►

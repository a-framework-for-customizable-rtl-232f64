// Entropy accumulator (Stage 8), single-precision floating-point type.
//
// Adds the EPE lane terms of each beat (EPE-1 floating-point additions, in
// lane order) and accumulates the beats of one histogram with a further
// addition, every operation rounded to nearest-even. On the beat flagged
// last it emits the total on sum_o with a one-cycle sum_valid_o pulse in
// the next cycle and starts over from zero. One beat per cycle; the adders
// are combinational, so the accumulation loop closes in one cycle.
module entropy_sum_flt #(
  parameter int unsigned EPE = mi_pkg::EPE
) (
  input  logic                 clk,
  input  logic                 rst_n,
  input  logic                 in_valid_i,
  input  logic [EPE-1:0][31:0] term_i,
  input  logic                 in_last_i,
  output logic                 sum_valid_o,
  output logic [31:0]          sum_o
);
  import fp32_pkg::*;

  fp32_t beat_sum, acc, total;

  always_comb begin
    beat_sum = term_i[0];
    for (int i = 1; i < EPE; i++) beat_sum = fp_add(beat_sum, term_i[i]);
    total = fp_add(acc, beat_sum);
  end

  always_ff @(posedge clk) begin
    if (!rst_n) begin
      acc         <= '0;
      sum_valid_o <= 1'b0;
      sum_o       <= '0;
    end else begin
      sum_valid_o <= 1'b0;
      if (in_valid_i) begin
        if (in_last_i) begin
          sum_o       <= total;
          sum_valid_o <= 1'b1;
          acc         <= '0;
        end else begin
          acc <= total;
        end
      end
    end
  end

endmodule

◄

Starting with the line that holds "sum_valid_o pulse in", copy every line through the end of the data above. Reproduce them exactly, with no other material.

### [Exercise output]
// last it emits the total on sum_o with a one-cycle sum_valid_o pulse in
// the next cycle and starts over from zero. One beat per cycle; the adders
// are combinational, so the accumulation loop closes in one cycle.
module entropy_sum_flt #(
  parameter int unsigned EPE = mi_pkg::EPE
) (
  input  logic                 clk,
  input  logic                 rst_n,
  input  logic                 in_valid_i,
  input  logic [EPE-1:0][31:0] term_i,
  input  logic                 in_last_i,
  output logic                 sum_valid_o,
  output logic [31:0]          sum_o
);
  import fp32_pkg::*;

  fp32_t beat_sum, acc, total;

  always_comb begin
    beat_sum = term_i[0];
    for (int i = 1; i < EPE; i++) beat_sum = fp_add(beat_sum, term_i[i]);
    total = fp_add(acc, beat_sum);
  end

  always_ff @(posedge clk) begin
    if (!rst_n) begin
      acc         <= '0;
      sum_valid_o <= 1'b0;
      sum_o       <= '0;
    end else begin
      sum_valid_o <= 1'b0;
      if (in_valid_i) begin
        if (in_last_i) begin
          sum_o       <= total;
          sum_valid_o <= 1'b1;
          acc         <= '0;
        end else begin
          acc <= total;
        end
      end
    end
  end

endmodule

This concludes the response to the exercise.